BR sneaking == US snitching

Orwell's descriptions of second-rate squalor in both his boarding school
memoir and in 1984 are astonishingly parallel.

------
082349872349872
Much schoolyard bullying goes under the name of "monkey dance" in the
"patterns of violence" section of
[https://archive.org/stream/Sgt.RoryMillerMeditationsOnViolen...](https://archive.org/stream/Sgt.RoryMillerMeditationsOnViolenceAComparisonOfMartialArtsTrainingRealWorldViolence/Sgt.%20Rory%20Miller%20-%20Meditations%20On%20Violence%3B%20A%20Comparison%20of%20Martial%20Arts%20Training%20%26%20Real%20World%20Violence_djvu.txt)

(and somewhere, in some other book or blogpost, he discusses the role of
retributive violence for actual or perceived social norm violation)

For the boarding school equivalent of the spartan Krypteia, see
[https://news.ycombinator.com/item?id=24283085](https://news.ycombinator.com/item?id=24283085)

------
Doxin
As a serial victim of bullying I can wholeheartedly say this article hits the
nail on the head with respect to the dynamics of bullying.

Bullying is a stage play orchestrated by the bully, reserving the role of
crazy unreasonable person for the victim.
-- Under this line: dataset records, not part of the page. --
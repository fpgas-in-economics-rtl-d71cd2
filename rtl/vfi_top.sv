// vfi_top: value function iteration accelerator for the real business cycle
// (RBC) model
//
//   V(k,z) = max_k' (w(k,z) - k')^(1-eta)/(1-eta) + beta sum_z' V(k',z') Q(z',z)
//
// on a grid of NK capital points and NZ productivity states. The host loads
// the capital grid k'(i), the initial guess V0, the wealth table w(k,z), the
// matrix beta*Q(z',z) and the constants 1-eta and 1/(1-eta) through the write
// port, starts a run of n_iter iterations, and afterwards reads V(k,z) and
// the policy index i*(k,z) through the read port.
//
// Inside, vfi_controller streams the grid points, one per clock, through the
// peak_finder pipeline (log2(NK)-1 binary-search stages of 60 cycles each).
// Each result V(k,z) is written back into the value bank that the running
// iteration does not read, in the memories of every stage, and also into a
// result table that the host reads. When all NK*NZ results of an iteration
// are back, the banks swap.
//
// Host write port: host_wr_sel selects the table (see vfi_pkg::host_sel_e);
// addresses of two-dimensional tables are {z, k} (or {z, z'} for beta*Q).
// V0 is written into the bank the next run reads. Writes are only allowed
// while no run is in progress. Host read port: host_rd_addr = {z, k}; data
// one cycle later, from the last iteration that finished.
// The table interface and the result table are this design's own; the
// source describes the pipeline, not the host link.
module vfi_top
  import vfi_pkg::*;
#(
  parameter int NK = 65536,
  parameter int NZ = 4,
  localparam int IDXW = $clog2(NK),
  localparam int ZW   = (NZ > 1) ? $clog2(NZ) : 1,
  localparam int AW   = IDXW + ZW
) (
  input  logic            clk,
  input  logic            rst,
  // host table writes
  input  logic            host_wr_en,
  input  host_sel_e       host_wr_sel,
  input  logic [AW-1:0]   host_wr_addr,
  input  fx_t             host_wr_data,
  // run control
  input  logic            start,
  input  logic [31:0]     n_iter,
  output logic            busy,
  output logic            done,
  output logic [31:0]     iter_cnt,
  output logic [63:0]     cycle_cnt,
  // host result reads
  input  logic [AW-1:0]   host_rd_addr,
  output fx_t             host_rd_v,
  output logic [IDXW-1:0] host_rd_policy
);
  // ---------------- run constants ----------------
  fx_t one_m_eta, inv_one_m_eta;
  fx_t bq [NZ][NZ];

  logic [ZW-1:0]   hz;
  logic [IDXW-1:0] hk;
  assign hz = host_wr_addr[IDXW +: ZW];
  assign hk = host_wr_addr[IDXW-1:0];

  always_ff @(posedge clk) begin
    if (rst) begin
      one_m_eta     <= '0;
      inv_one_m_eta <= '0;
      for (int a = 0; a < NZ; a++)
        for (int b = 0; b < NZ; b++) bq[a][b] <= '0;
    end else if (host_wr_en) begin
      if (host_wr_sel == HOST_PARAM) begin
        if (host_wr_addr[0]) inv_one_m_eta <= host_wr_data;
        else                 one_m_eta     <= host_wr_data;
      end
      if (host_wr_sel == HOST_BQ)
        bq[hz][ZW'(hk)] <= host_wr_data;
    end
  end

  // ---------------- controller ----------------
  logic            iss_valid;
  logic [IDXW-1:0] iss_k;
  logic [ZW-1:0]   iss_z;
  logic            rd_bank;
  logic            res_valid;

  vfi_controller #(.NK(NK), .NZ(NZ)) u_ctrl (
    .clk, .rst, .start, .n_iter, .res_valid,
    .issue_valid(iss_valid), .issue_k(iss_k), .issue_z(iss_z),
    .rd_bank, .busy, .done, .iter_cnt, .cycle_cnt);

  // ---------------- wealth table ----------------
  logic [0:0][FX_W-1:0] w_rd [1];
  logic [AW-1:0]        w_ra [1];
  logic [0:0][FX_W-1:0] w_wd;
  assign w_ra[0] = {iss_z, iss_k};
  assign w_wd    = host_wr_data;

  stage_ram #(.DEPTH(NK * NZ), .LANES(1), .LANE_W(FX_W), .NRD(1)) u_wtab (
    .clk, .wr_en(host_wr_en && host_wr_sel == HOST_W), .wr_addr(host_wr_addr),
    .wr_data(w_wd), .rd_addr(w_ra), .rd_data(w_rd));

  logic            p_valid;
  logic [IDXW-1:0] p_k;
  logic [ZW-1:0]   p_z;
  always_ff @(posedge clk) begin
    if (rst) begin
      p_valid <= 1'b0;
      p_k     <= '0;
      p_z     <= '0;
    end else begin
      p_valid <= iss_valid;
      p_k     <= iss_k;
      p_z     <= iss_z;
    end
  end

  // ---------------- pipeline and write-back ----------------
  logic            k_wr_en;
  logic [NZ-1:0]   v_wr_en;
  logic            v_wr_bank;
  logic [IDXW-1:0] wr_addr;
  fx_t             wr_data;

  logic [IDXW-1:0] r_k;
  logic [ZW-1:0]   r_z;
  fx_t             r_v;
  logic [IDXW-1:0] r_pol;

  always_comb begin
    k_wr_en   = 1'b0;
    v_wr_en   = '0;
    v_wr_bank = rd_bank;
    wr_addr   = hk;
    wr_data   = host_wr_data;
    if (res_valid) begin
      v_wr_en[r_z] = 1'b1;
      v_wr_bank    = ~rd_bank;
      wr_addr      = r_k;
      wr_data      = r_v;
    end else if (host_wr_en) begin
      k_wr_en = (host_wr_sel == HOST_KGRID);
      if (host_wr_sel == HOST_V0) v_wr_en[hz] = 1'b1;
    end
  end

  peak_finder #(.NK(NK), .NZ(NZ)) u_pf (
    .clk, .rst,
    .in_valid(p_valid), .in_k(p_k), .in_z(p_z), .in_w(fx_t'(w_rd[0][0])),
    .rd_bank, .one_m_eta, .inv_one_m_eta, .bq,
    .k_wr_en, .v_wr_en, .v_wr_bank, .wr_addr, .wr_data,
    .out_valid(res_valid), .out_k(r_k), .out_z(r_z), .out_v(r_v), .out_policy(r_pol));

  // ---------------- result table ----------------
  logic [1:0][FX_W-1:0] res_rd [1];
  logic [AW-1:0]        res_ra [1];
  logic [1:0][FX_W-1:0] res_wd;
  assign res_ra[0] = host_rd_addr;
  assign res_wd    = {FX_W'(r_pol), r_v};

  stage_ram #(.DEPTH(NK * NZ), .LANES(2), .LANE_W(FX_W), .NRD(1)) u_result (
    .clk, .wr_en({2{res_valid}}), .wr_addr({r_z, r_k}), .wr_data(res_wd),
    .rd_addr(res_ra), .rd_data(res_rd));

  assign host_rd_v      = fx_t'(res_rd[0][0]);
  assign host_rd_policy = IDXW'(res_rd[0][1]);

  // The host may not rewrite the tables while a run is in progress.
  a_no_host_write_in_run: assert property (@(posedge clk) disable iff (rst)
    host_wr_en |-> !busy);
endmodule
No bully is daft enough to punch a
victim when the teacher is watching -- unless of course they can make it seem
like the victim is the cause.

I've had one teacher respond to my bullying with "but you act so weird". This
is of course the arbor on which bullying hinges. Most adults have enough sense
to not say it out loud even if it _is_ how they feel.

I'm glad to have found this article, it has allowed me to give behaviour of
past bullies a place. It's rare to find media which does that. The only other
example I have run into is the "to this day project" by Shane Koyczan[1] which
I feel should be obligatory watching for everyone.

Kudos to the author.

[1]
[https://www.youtube.com/watch?v=ltun92DfnPY](https://www.youtube.com/watch?v=ltun92DfnPY)

------
dilaudibble
I see this is by David Graeber who recently died. My respects to him, his
family and his work.

However I disagree with the article. I am also someone who has been on the
receiving end of bullying and (rarely) on the dispensing end, but I feel that
the premise of this article is wrong. The reason why people did not care about
the highway of death is because 1) it happened a long way away 2) people like
us, from our side, did it 3) very few popular faces said it was wrong and 4)
it happened to people we don't care about very much. These views can be summed
up as parochialism, and they are usually the reason that we allow evil to be
perpetrated against the innocent.

It's also the reason we allow the poor of the world to starve (c.f. Living
High and Letting Die, Peter Unger) which I don't feel can be construed as
bullying. A similar example is the behavior of the allies immediately after
the second world war, who apparently did little to acknowledge the Holocaust.

My view differs from David's in that I don't think we seek to justify bullies
because we think they are better than their victims - I think we seek to
justify bullies because we don't care very much about other people, due to
lack of time and energy. I find it difficult to parse his whole argument but
David appears to be suggesting that it is much more complicated and to do with
our participation in bullying and our institutions. Fair dos, but I feel my
explanation is simpler and better.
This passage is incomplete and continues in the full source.